Let's create some charts for our portfolio.

**YOUR TASK:** Create the visualizations below.

In [None]:
# Visualization 1: Sentiment distribution across all data
# This code is provided — run it and observe

fig, axes = plt.subplots(1, 2, figsize=(14, 5))
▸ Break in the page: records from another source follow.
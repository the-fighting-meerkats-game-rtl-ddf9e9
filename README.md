# A Game Boy in synthesizable SystemVerilog

This is the original monochrome Game Boy rebuilt as one clocked digital design for an
FPGA. It follows the structure of the student FPGA Game Boy "The Fighting Meerkats' Game Boy".
Everything runs from a single clock at the CPU rate (4.194304 MHz nominal), except the monitor side
of the video converter. The design contains:

- a microcoded CPU that executes the Game Boy instruction set with cycle-exact timing;
- a scanline renderer for background, window and sprites;
- all four sound channels;
- the timer, the sprite DMA and the link-cable port;
- an adapter that reads an NES controller as the joypad;
- the cartridge pins;
- a frame-buffered converter to a 640x480 monitor.

Every block talks to the CPU through memory-mapped registers on one shared bus.

Some parts are not logic, or are not specified well enough to build. They sit outside the
top module `gb_top`, which gives them ports:

- the boot ROM contents (`boot_addr`/`boot_data`);
- the audio codec (`audio_left`/`audio_right`);
- the DVI encoder chip: its 12 double-data-rate pins (`dvi_*`) plus the 24-bit `rgb` with
  `hsync`/`vsync`/`de`, all clocked by `pclk`. The chip's I2C set-up is not included.

## The shared bus

All blocks sit on one 16-bit address bus and one 8-bit data bus. Every memory behaves like
an asynchronous SRAM. Reads are combinational: data follows the address within the same
clock. A write is a one-clock strobe. `gb_mmu` decodes the address into one select line per
block and multiplexes the read data back. It takes the place of tristate buffers.

| Address | Goes to |
|---|---|
| 0000-0103 | boot ROM port after reset; cartridge once FF50 is written with bit 0 set (permanent until reset) |
| 0000-7FFF | cartridge ROM (pins) |
| 8000-9FFF | VRAM, inside `gb_video` |
| A000-BFFF | cartridge RAM (pins, `/CS` low) |
| C000-DFFF | 8 KiB work RAM (`gb_ram`) |
| E000-FDFF | echo of work RAM: reads only, writes are dropped |
| FE00-FE9F | OAM (sprite table), inside `gb_video` |
| FF00 | joypad |
| FF01-FF02 | link port SB, SC |
| FF04-FF07 | timer DIV, TIMA, TMA, TAC |
| FF10-FF3F | sound registers and wave RAM |
| FF40-FF4B | LCD registers (FF46 is the DMA register) |
| FF0F, FF80-FFFE, FFFF | IF, high memory and IE: inside the CPU, never on the bus |

Unmapped addresses read 0xFF.

The bus has one master besides the CPU: the DMA block. A write to FF46 copies 160 bytes
from `XX00` into OAM at one byte per machine cycle (640 clocks). For that time the DMA
drives the bus address, and the CPU's `mem_disable` input is high: external reads return
0xFF and external writes are dropped. Because high memory is inside the CPU, code there keeps
running. This is how games use DMA: a routine in high memory starts the copy, spins for
exactly 160 machine cycles and returns. The CPU's instruction timing has to be exact for
that loop to end at the right moment.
# Left plot: Count of positive vs negative
combined_df['sentiment'].value_counts().plot(kind='bar', ax=axes[0], color=['#2ecc71', '#e74c3c'])
axes[0].set_title('Overall Sentiment Distribution')
axes[0].set_xlabel('Sentiment')
axes[0].set_ylabel('Count')

# Right plot: Distribution by source
pd.crosstab(combined_df['source'], combined_df['sentiment']).plot(kind='bar', ax=axes[1], color=['#e74c3c', '#2ecc71'])
axes[1].set_title('Sentiment Distribution by Source')
axes[1].set_xlabel('Source')
axes[1].set_ylabel('Count')

plt.tight_layout()
plt.savefig('../data/processed/sentiment_distribution.png', dpi=150)
plt.show()

print("Chart saved to data/processed/sentiment_distribution.png")

In [None]:
# Visualization 2: Review length distribution
# This code is provided — run it and observe

combined_df['review_length'] = combined_df['clean_review'].apply(len)
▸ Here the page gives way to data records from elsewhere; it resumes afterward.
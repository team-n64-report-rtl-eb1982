// n64_tb_sdcard: behavioural SD card (standard capacity, SPI mode) for
// testbenches. Samples MOSI on rising SCLK and changes MISO right after it,
// MSB first. Understands CMD0, CMD55, ACMD41 (busy for the first two tries),
// CMD16 and CMD17; any other command gets R1 = 0x04. CMD17 answers R1, three
// 0xFF bytes, the 0xFE start token, 512 data bytes given by
// n64_tb_pkg::sd_byte(address) and two CRC bytes. Counts the clocks given
// with cs_n high before the first command, and reads served.
`timescale 1ns/1ps
module n64_tb_sdcard (
  input  logic sclk,
  input  logic mosi,
  input  logic cs_n,
  output logic miso
);
  import n64_tb_pkg::*;
  logic [7:0] cur = 8'hFF, rx = 8'h00;
  int bitcnt = 0;
  logic [7:0] q[$];
  logic [7:0] cmd[6];
  int ncmd = 0;
  bit idle = 1, app = 0, selected_once = 0;
  int acmd41_tries = 0;
  int dummy_clks = 0, n_reads = 0, n_bad_crc = 0, n_cmds = 0;
  logic [31:0] last_read_addr = 0;

  assign miso = cs_n ? 1'b1 : cur[7];

  always @(negedge cs_n) begin bitcnt = 0; selected_once = 1; end

  task automatic do_cmd();
    logic [5:0] idx; logic [31:0] arg;
    idx = cmd[0][5:0]; arg = {cmd[1], cmd[2], cmd[3], cmd[4]};
    n_cmds++;
    q.push_back(8'hFF);
    if (idx == 0) begin
      if (cmd[5] != 8'h95) n_bad_crc++;
      idle = 1; q.push_back(8'h01);
    end else if (idx == 55) begin
      app = 1; q.push_back(idle ? 8'h01 : 8'h00); return;
    end else if (idx == 41 && app) begin
      acmd41_tries++;
      if (acmd41_tries >= 3) idle = 0;
      q.push_back(idle ? 8'h01 : 8'h00);
    end else if (idx == 16) begin
      q.push_back(arg == 512 ? 8'h00 : 8'h40);
    end else if (idx == 17 && !idle) begin
      q.push_back(8'h00);
      repeat (3) q.push_back(8'hFF);
      q.push_back(8'hFE);
      for (int i = 0; i < 512; i++) q.push_back(sd_byte(arg + 32'(i)));
      q.push_back(8'hA5); q.push_back(8'h5A);
      n_reads++; last_read_addr = arg;
    end else q.push_back(8'h04);
    app = 0;
  endtask

  always @(posedge sclk) begin
    if (cs_n) begin
      if (!selected_once) dummy_clks++;
    end else begin
      rx = {rx[6:0], mosi};
      if (bitcnt == 7) begin
        bitcnt = 0;
        if (ncmd > 0 || (rx[7:6] == 2'b01 && q.size() == 0)) begin
          cmd[ncmd] = rx; ncmd++;
          if (ncmd == 6) begin ncmd = 0; do_cmd(); end
        end
        cur = q.size() != 0 ? q.pop_front() : 8'hFF;
      end else begin
        bitcnt++;
        cur = {cur[6:0], 1'b1};
      end
    end
  end
endmodule
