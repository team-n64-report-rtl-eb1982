// tb_n64_tron: a two-player light-cycle game, of the kind the console was
// demonstrated with, run on the whole system at its default parameters.
//
// The game program is built here from instruction encoders and loaded into
// the PIF boot ROM; it jumps to cached code, moves the frame buffer with two
// VI_ORIGIN writes, and then, for STEPS turns: polls both controllers through
// PIF RAM and the serial interface, moves each rider one pixel in the
// direction of the D-pad button held (right, left, down, up), and draws the
// rider's trail into the frame buffer with a halfword store. Controller 0
// holds D-right, controller 1 D-down, so the red trail must run right from
// (10,20) and the green one down from (50,10). The check reads the frame
// buffer block RAM and counts the trail colours on the VGA output over one
// frame. Turns are paced by the controller poll gap (375 us each).
`timescale 1ns/1ps
module tb_n64_tron;
  import n64_pkg::*;
  import n64_tb_pkg::*;
  localparam int STEPS = 5;
  localparam logic [15:0] RED = 16'hF801, GREEN = 16'h07C1;
  logic clk = 0, rst = 1, clk4 = 0, rst4 = 1;
  always #10 clk = ~clk;                         // 50 MHz
  always #125 clk4 = ~clk4;                      // 4 MHz
  logic rom_ld_we = 0; logic [7:0] rom_ld_addr = 0; logic [63:0] rom_ld_data = 0;
  logic [22:0] ram_a; logic [15:0] ram_dq_o, ram_dq_i;
  logic ram_dq_oe, ram_ce_n, ram_oe_n, ram_we_n, ram_ub_n, ram_lb_n, ram_adv_n, ram_cre, ram_clk;
  logic sd_sclk, sd_mosi, sd_miso, sd_cs_n;
  logic [1:0] jb_oe, jb_in, dev_oe;
  logic [3:0] vga_r, vga_g, vga_b; logic vga_hs, vga_vs;
  logic i2s_mclk, i2s_sclk, i2s_lrck, i2s_sdata;
  int checks = 0, failures = 0;

  n64_top u_top (.*);
  n64_tb_cellram ram (.a(ram_a), .dq_in(ram_dq_o), .dq_oe(ram_dq_oe), .dq_out(ram_dq_i), .ce_n(ram_ce_n),
    .oe_n(ram_oe_n), .we_n(ram_we_n), .ub_n(ram_ub_n), .lb_n(ram_lb_n), .adv_n(ram_adv_n), .cre(ram_cre), .clk(ram_clk));
  n64_tb_sdcard card (.sclk(sd_sclk), .mosi(sd_mosi), .cs_n(sd_cs_n), .miso(sd_miso));
  assign jb_in = ~(jb_oe | dev_oe);
  n64_tb_controller #(.BUTTONS(32'h0100_0000)) c0 (.line(jb_in[0]), .present(1'b1), .oe(dev_oe[0]));
  n64_tb_controller #(.BUTTONS(32'h0400_0000)) c1 (.line(jb_in[1]), .present(1'b1), .oe(dev_oe[1]));

  task automatic chk(input bit ok, input string what);
    checks++;
    if (!ok) begin failures++; $display("FAIL %s @%0t", what, $time); end
  endtask
  function automatic logic [31:0] ram32(input logic [31:0] a);
    return {ram.rd(23'(a >> 1)), ram.rd(23'(a >> 1) + 23'd1)};
  endfunction
  function automatic logic [15:0] pixel(input int x, input int y);
    int i; i = y * 320 + x;
    return u_top.u_mem.u_fb.mem[i / 4][63 - 16 * (i % 4) -: 16];
  endfunction

  logic [31:0] prog [256];
  int pc = 0;
  function automatic void emit(input logic [31:0] w); prog[pc] = w; pc++; endfunction
  function automatic int back(input int label); return label - (pc + 1); endfunction
  // move (x,y) one step for each D-pad bit set in the poll word in rb
  function automatic void steer(input int rb, input int rx, input int ry);
    int msk [4] = '{16'h0100, 16'h0200, 16'h0400, 16'h0800};
    int reg_ [4]; int inc [4] = '{1, -1, 1, -1};
    reg_ = '{rx, rx, ry, ry};
    for (int k = 0; k < 4; k++) begin
      emit(LUI(12, msk[k])); emit(AND_(13, rb, 12));
      emit(BEQ(13, 0, 2)); emit(NOP());
      emit(ADDIU(reg_[k], reg_[k], inc[k]));
    end
  endfunction
  // frame buffer halfword at (x,y): r24 + 2*(320*y + x)
  function automatic void plot(input int rx, input int ry, input logic [15:0] colour);
    emit(SLL(14, ry, 8)); emit(SLL(15, ry, 6)); emit(ADDU(14, 14, 15)); emit(ADDU(14, 14, rx));
    emit(ADDU(14, 14, 14)); emit(ADDU(14, 14, 24));
    emit(ORI(16, 0, colour)); emit(SH(16, 0, 14));
  endfunction

  int n_red = 0, n_green = 0, n_vs = 0; bit counting = 0; logic vs_p = 1;
  always @(posedge clk) begin
    if (counting && {vga_r, vga_g, vga_b} == {RED[15:12], RED[10:7], RED[5:2]}) n_red++;
    if (counting && {vga_r, vga_g, vga_b} == {GREEN[15:12], GREEN[10:7], GREEN[5:2]}) n_green++;
    if (vs_p && !vga_vs) n_vs++;
    vs_p = vga_vs;
  end

  initial begin
    repeat (3_000_000) @(posedge clk);
    failures++; $display("watchdog expired");
    $display("TB_RESULT checks=%0d failures=%0d", checks, failures); $finish;
  end

  initial begin
    int lp, w1; longint t0, t1;
    for (int i = 0; i < 256; i++) prog[i] = 32'h0;
    emit(LUI(1, 16'h9FC0)); emit(ORI(1, 1, 8 * 4)); emit(JR(1)); emit(NOP());
    pc = 8;
    emit(LUI(22, 16'hA440)); emit(LUI(23, 16'h0018));
    emit(SW(23, 4, 22)); emit(SW(23, 4, 22));   // second origin write takes effect
    emit(LUI(24, 16'hA018));                    // frame buffer, uncached
    emit(LUI(29, 16'hBFC0));                    // PIF RAM at +0x7C0
    emit(ADDIU(5, 0, 10)); emit(ADDIU(6, 0, 20));   // rider 1
    emit(ADDIU(7, 0, 50)); emit(ADDIU(8, 0, 10));   // rider 2
    emit(ADDIU(9, 0, STEPS));
    lp = pc;
    emit(ADDIU(30, 0, 1));
    emit(SW(30, 16'h7C0, 29)); emit(SW(30, 16'h7C8, 29)); emit(SW(30, 16'h7FC, 29));
    w1 = pc;
    emit(LW(30, 16'h7FC, 29)); emit(ANDI(30, 30, 1)); emit(BNE(30, 0, back(w1))); emit(NOP());
    emit(LW(10, 16'h7C4, 29)); emit(LW(11, 16'h7CC, 29));
    steer(10, 5, 6); steer(11, 7, 8);
    plot(5, 6, RED); plot(7, 8, GREEN);
    emit(ADDIU(9, 9, -1)); emit(BNE(9, 0, back(lp))); emit(NOP());
    emit(LUI(3, 16'hA000)); emit(ADDIU(4, 0, 16'h0D0E)); emit(SW(4, 16'hF00, 3));
    emit(BEQ(0, 0, -1)); emit(NOP());
    if (pc > 240) $display("program too long");

    for (int i = 0; i < 128; i++) begin
      @(negedge clk); rom_ld_we = 1; rom_ld_addr = 8'(i); rom_ld_data = {prog[2*i], prog[2*i+1]};
    end
    @(negedge clk); rom_ld_we = 0;
    repeat (4) @(posedge clk4);
    rst <= 0; rst4 <= 0;
    t0 = $time;
    while (ram32(32'hF00) != 32'h0D0E) @(posedge clk);
    t1 = $time;
    $display("game over after %0d us, %0d controller transfers", (t1 - t0) / 1000, u_top.si_transfers);
    begin
      int bad = 0;
      for (int i = 1; i <= STEPS; i++) begin
        if (pixel(10 + i, 20) != RED) bad++;
        if (pixel(50, 10 + i) != GREEN) bad++;
      end
      chk(bad == 0, "both trails drawn where the D-pads steered");
      chk(pixel(10, 20) != RED && pixel(11 + STEPS, 20) != RED, "red trail has the right length");
    end
    chk(u_top.si_transfers == 32'(2 * STEPS), "one poll per rider per turn");
    // turns are paced by the poll gap, 18750 system cycles (375 us)
    chk((t1 - t0) >= longint'(STEPS - 1) * 375_000, "poll gap paces the game");
    begin
      int v0; v0 = n_vs;
      while (n_vs == v0) @(posedge clk);
      counting = 1;
      while (n_vs == v0 + 1) @(posedge clk);
      counting = 0;
    end
    // each frame-buffer pixel is one VGA pixel, held for two clocks
    chk(n_red == 2 * STEPS && n_green == 2 * STEPS, "trails on the VGA output");
    $display("red=%0d green=%0d", n_red, n_green);
    $display("TB_RESULT checks=%0d failures=%0d", checks, failures);
    $finish;
  end
endmodule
fig, ax = plt.subplots(figsize=(10, 5))
combined_df.groupby('sentiment')['review_length'].hist(alpha=0.5, bins=50, ax=ax, label=['negative', 'positive'])
ax.set_title('Review Length Distribution by Sentiment')
ax.set_xlabel('Review Length (characters)')
ax.set_ylabel('Count')
ax.legend(['negative', 'positive'])

plt.tight_layout()
plt.savefig('../data/processed/review_length_distribution.png', dpi=150)
plt.show()

print("Chart saved to data/processed/review_length_distribution.png")

---
## Part 7: Save the Cleaned Data

Save the combined, cleaned dataset so we can use it for modeling.
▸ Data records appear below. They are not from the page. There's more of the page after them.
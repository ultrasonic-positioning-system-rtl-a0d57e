# Ultrasonic positioning system: FPGA logic

This design finds the position of a hand-held ultrasonic transmitter in a plane by
timing sound. The transmitter fires a 40 kHz burst. At the same instant it pulls a
wire into the FPGA. Two receivers a known distance `a` apart each turn the arriving
sound into a digital pulse. The FPGA measures the time from the wire pulse to each
receiver pulse. With a known speed of sound those two times give the distances `r1`
and `r2` from the transmitter to the two receivers. Two circles then meet at the
transmitter (trilateration):

```
receiver 1 at (0, 0), receiver 2 at (a, 0)

x = a/2 + (r1^2 - r2^2) / (2a)
y = sqrt(r1^2 - x^2)        (the working area is limited to y > 0, so the
                             second intersection is discarded)
```

The FPGA side is a small processor system. Peripherals capture the pulses, time
them and interrupt the processor. The processor works out the coordinates and prints
them on a serial terminal. A custom display driver shows a picture from a
framebuffer on a 320x240 LCD.

This repository holds the synthesizable SystemVerilog of the FPGA fabric: bus, GPIOs,
interrupt controller, timer, UART, framebuffer and display driver. The processor core
and its software are not included. The self-checking testbenches model them.

## How a measurement runs

```
 transmitter ──send wire──────────────► GPIO1 bit 0 ─┐
 receiver 1 ──filtered, rectified pulse► GPIO1 bit 1 ─┼─► gpio_in ─irq─┐
 receiver 2 ──filtered, rectified pulse► GPIO1 bit 2 ─┘               ├─► intc ─► cpu_irq
 BTN1, BTN2 ───────────────────────────► GPIO2 ──────────► gpio_in ─irq┘
                                          tof_timer (free-running clock counter)
```

1. The send pulse's rising edge sets bit 0 of GPIO1's EDGE register. GPIO1 raises its
   interrupt, and the interrupt controller passes it to `cpu_irq`.
2. The software reads `INTC.ISR` (source 0 = GPIO1) and `GPIO1.EDGE` (bit 0 = send).
   It writes 3 to `TIMER.CTRL`, which clears the counter and starts it.
3. Each receiver pulse sets its EDGE bit in the same way. The software reads
   `TIMER.COUNT`. The count is the time of flight in clock cycles (20 ns each at
   50 MHz). The send path and the receive path have the same interrupt delay, so
   it mostly cancels.
4. The transmitter sends a burst, not a single edge, so further edges arrive on all
   three lines. The software ignores every edge after the first of a measurement.
   The edge register needs clearing anyway (write ones to `EDGE`, then to `INTC.IAR`).
5. Distance = speed x time. The speed of sound is calibrated on site. Place the
   receivers together and the transmitter 500 mm away, measure, and press BTN1. Move
   the transmitter to 200 mm, measure, and press BTN2. The speed is then
   300 mm / (t500 - t200). The buttons come in through GPIO2 (interrupt source 1).
6. The software averages the last few results and prints the coordinates over the
   UART.

Steps 2-6 are software. The hardware only guarantees that edges are caught (they are
latched, so a short pulse is never missed), that the counter is exact to one clock,
and that the counter stops at all-ones instead of wrapping if no echo arrives.

## The display driver

This block is the hardest one to follow. The panel has no frame memory. It must be
fed the whole picture continuously, over 12 wires:

| pin | meaning |
|-----|---------|
| `D7..D0` | colour data, 8 bits per shift |
| `CP` | shift clock: one data byte per pulse |
| `LOAD` | latch the line just shifted in, move to the next line |
| `FRM` | high while the first line of a frame is sent |

### Pixel format

The panel takes 3 bits per pixel (R, G, B), packed with no gaps, most significant
bit first:

```
byte 0: D7=R1 D6=G1 D5=B1 D4=R2 D3=G2 D2=B2 D1=R3 D0=G3
byte 1: D7=B3 D6=R4 D5=G4 D4=B4 D3=R5 D2=G5 D1=B5 D0=R6
...
byte 119: D7=G318 D6=B318 D5=R319 D4=G319 D3=B319 D2=R320 D1=G320 D0=B320
```

So 8 pixels take exactly 3 bytes, and a 320-pixel line takes 120 bytes (120 CP pulses).

The framebuffer stores only **one bit per pixel**: 40 bytes per line and 9600 bytes
per screen. The leftmost pixel is bit 7 of a byte. On the way out the driver widens
each framebuffer byte into its 3 display bytes. A set bit becomes `FG_RGB` (white by
default) and a clear bit `BG_RGB` (black). The framebuffer is therefore monochrome
while the panel is colour. To give the picture colour, change the two parameters.

### Line and frame sequence

```
row 0:   [byte 0][byte 1] ... [byte 119][LOAD]   FRM high for this whole row
row 1:   [byte 0] ...         [byte 119][LOAD]   FRM low
...
row 239: [byte 0] ...         [byte 119][LOAD]   then row 0 again
```

Each slot is one period of the enable strobe. In a data slot, `D` changes at the start
of the slot and `CP` is high for the middle half of the slot. In the LOAD slot, `D`
holds its value, `CP` stays low and `LOAD` is high for the middle half. `FRM` changes
only at slot boundaries. So `FRM` rises after the LOAD that closes the previous frame
and falls after the LOAD that ends row 0. After reset the first thing sent is a LOAD
slot, then row 0.

### Pipeline

The four stages of `display_driver`:

| module | job |
|--------|-----|
| `comb_proc` | divides the clock by `CLK_HZ/ENABLE_HZ` (16: 50 MHz to 3.125 MHz) into `enable`, and gives the `cp_win` window for CP/LOAD |
| `adr_count` | column (0..120, where 120 is the LOAD slot), row (0..239), sub-byte (0..2) and framebuffer address, all counters that step on `enable` |
| `sync_proc` | registers the position and address once per enable. The address goes to BRAM port A |
| `sync_out` | one enable later it takes the BRAM byte, selects display byte `sub` of its 24-bit colour expansion, and drives the pins |

A position reaches the pins two enables after the counters produce it. The BRAM's one
clock of read latency is hidden inside one enable period (16 clocks), which is why
`CLK_DIV` must be at least 4.

### Timing numbers

One frame is 240 x 121 = 29,040 enable periods = 464,640 clocks. At 50 MHz that is
107.6 frames/s. The source design aims for "about 70 Hz" from a 3 MHz enable. That
figure does not follow from 120 bytes per line, and this implementation does not
reproduce it. Set `ENABLE_HZ` to 2,000,000 for 69 Hz if the panel needs a slower
shift clock.

## Processor bus and register map

A simple single-master bus (`usps_pkg::bus_req_t`) stands in for the processor's
peripheral bus. A request is one clock cycle with `sel=1`. The address is a 16-bit
byte address. Register slaves answer with `ack` and `rdata` in the same cycle. The
framebuffer answers one cycle later. The master must wait for `ack` before it issues
the next request (an assertion in `plb_bus` checks this for framebuffer reads).

| address | register | access |
|---------|----------|--------|
| 0x0000 | GPIO1 DATA: synchronised levels {rx2, rx1, send} | R |
| 0x0004 | GPIO1 EDGE: latched rising edges | R, write 1 to clear |
| 0x0008 | GPIO1 IER: interrupt enable per pin | R/W |
| 0x0100-0x0108 | GPIO2 (BTN2, BTN1), same layout | |
| 0x0200-0x02FF | SPI slave, outside this design (`spi_*` ports) | |
| 0x0300 | TIMER CTRL: bit 0 run, bit 1 clear (write) | R/W |
| 0x0304 | TIMER COUNT: 32-bit clock count | R |
| 0x0400 | UART TX: write a byte to send (dropped while busy) | W |
| 0x0404 | UART STAT: bit 0 busy | R |
| 0x0500 | INTC ISR: bit 0 GPIO1, bit 1 GPIO2, latched rising edges | R |
| 0x0504 | INTC IER | R/W |
| 0x0508 | INTC IAR: write 1 to acknowledge | W |
| 0x050C | INTC MER: bit 0 master enable | R/W |
| 0x8000-0xA57F | framebuffer, byte = 8 pixels, address = row*40 + column/8 | R/W |

Unmapped register addresses read 0 and are acknowledged at once. The SPI range is
acknowledged only when the external slave drives `spi_ack`.

## Files

| file | contents |
|------|----------|
| `rtl/usps_pkg.sv` | bus request type, slave enum, register offsets |
| `rtl/usps_top.sv` | top level, wiring only |
| `rtl/plb_bus.sv` | address decode, read multiplexer, framebuffer ack delay |
| `rtl/gpio_in.sv` | input port with synchroniser, edge capture, interrupt |
| `rtl/intc.sv` | interrupt controller |
| `rtl/tof_timer.sv` | time-of-flight counter |
| `rtl/uart_lite.sv` | 8N1 transmitter |
| `rtl/frame_bram.sv` | dual-port 9600x8 RAM |
| `rtl/display_driver.sv` | wraps the four display stages below |
| `rtl/comb_proc.sv`, `rtl/adr_count.sv`, `rtl/sync_proc.sv`, `rtl/sync_out.sv` | display stages |
| `tb/tb_<module>.sv` | one self-checking testbench per module |

Top-level parameters: `CLK_HZ` (50 MHz), `ENABLE_HZ` (3 MHz), `BAUD` (9600), `H_PIXELS`
(320) and `V_LINES` (240). `H_PIXELS` must be a multiple of 8.

## Simulating

Every testbench prints `TB_RESULT checks=N failures=M` and stops itself, and each has
a watchdog. With Verilator 5:

```
verilator --binary --timing --assert --timescale 1ns/1ps -Irtl -y rtl -y tb +libext+.sv \
          --top-module tb_usps_top rtl/usps_pkg.sv tb/tb_usps_top.sv
./obj_dir/Vtb_usps_top
```

Replace `tb_usps_top` with any other testbench name. All registers that are read
have a reset, so the design also simulates with random initial values
(`+verilator+rand+reset+2`).

`tb_usps_top` runs the whole design at its default parameters. It takes about
5 seconds and covers about 1.5 M clock cycles. The testbench plays the transmitter
and receivers (sound at 343 m/s, receivers 600 mm apart), the processor software,
the LCD and a serial terminal. It runs the calibration with both buttons and then
measures three positions. It checks each time of flight against the true value
(within 20 clocks) and each computed position (within 2 mm). It also marks the
positions in the framebuffer, compares a complete displayed frame pixel by pixel,
checks the UART bytes and one SPI access, and counts each of these events.

`tb_ranging_sweep` also runs the full design. Both receivers sit at the origin and
the transmitter moves from 0 to 800 mm in 50 mm steps and then to 1500 mm. After
calibration, every distance must come out within 1 mm; the run shows errors of
about 0.02 mm.

The module testbenches check cycle-exact behaviour. They cover the enable period and CP
window, the counter sequence over a whole frame, the pixel packing against a
bit-by-bit model, the frame period (464,640 clocks), the timer count to one clock,
and the UART bit timing.

## How far to trust it

What comes from the source design: the system structure (one transmitter, two
receivers, timer started by the send pulse and read by receiver interrupts,
interrupts ORed into one processor input with a readable origin, GPIO1/GPIO2
interrupts, UART terminal, dual-access BRAM), the display interface (12 signals,
320x240, 3 bits per pixel, 9600-byte screen image, FRM on the first line, LOAD
between lines, the bit order of the data bytes), the four display-driver stages, and
the 3 MHz enable.

This design's own choices, which the source leaves open:

- the 50 MHz system clock and the active-low asynchronous reset;
- the bus protocol and the address map, in place of the vendor's processor bus;
- the register layout of the GPIO, interrupt controller, timer and UART. These are
  minimal versions of the usual processor-system peripherals, not register-compatible
  copies of them;
- one bit per pixel in the framebuffer, widened to the panel's 3 bits with fixed
  colours. The source's byte counts (40 bytes per line, 9600 per screen) only add up
  this way;
- the position and width of the CP and LOAD pulses inside a slot, and a LOAD slot of
  one enable period;
- the timer saturating instead of wrapping; UART transmit only, 9600 baud, 8N1.

Known differences from the source:

- The refresh rate is 107.6 Hz, not about 70 Hz (see *Timing numbers*).
- In the original block diagram, the BRAM's read data goes straight to the panel.
  Here it passes through `sync_out`, which widens each stored byte into 3 panel bytes
  and registers it. This follows from storing one bit per pixel, which the 9600-byte
  screen size calls for.
- The panel's setup and hold times were not available. With the default divider, CP
  is high for 160 ns. `D` is stable 100 ns before CP rises and 60 ns after it
  falls. Check these against the panel's data sheet.

## Not included

- The processor core, its program memory and the software: trilateration,
  calibration and averaging over the last 8 results. The processor reaches the
  fabric through the `cpu_*` ports.
- The SPI controller for a planned radio link, which the source system never used.
  Its bus slot is brought out as the `spi_*` ports.
- The transmitter (microcontroller generating 40 kHz bursts, RS-232 line drivers as
  high-voltage speaker drivers) and the receivers (microphone, active high-pass
  filter, rectifier, Zener clamp to 3.6 V). These are analog and board-level circuits.
  The FPGA sees only their digital pulses.
- The LCD panel and the clock manager.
**YOUR TASK:** Save the combined DataFrame to CSV.

In [None]:
# Save to processed folder
# YOUR CODE: Use combined_df.to_csv() to save
# Path: '../data/processed/combined_reviews_clean.csv'
# Add index=False so it doesn't save row numbers


print(f"Saved {len(combined_df)} cleaned reviews to data/processed/combined_reviews_clean.csv")

---
## Summary: What Did We Learn?

Fill this in:

1. **Total combined reviews:** _____
2. **From IMDB:** _____ reviews
3. **From Amazon:** _____ reviews
4. **From Yelp:** _____ reviews
5. **Overall balance:** ___% positive, ___% negative
6. **Issues found in raw data:** _____ (HTML tags, special characters, etc.)
7. **Cleaning steps applied:** lowercase, remove HTML, remove special chars, remove extra spaces

### Questions to think about:
- Are all 3 datasets balanced?
- Are Amazon reviews different in style from IMDB reviews? How?
- Which dataset has the longest reviews? Shortest?
- Could any of these differences affect our model?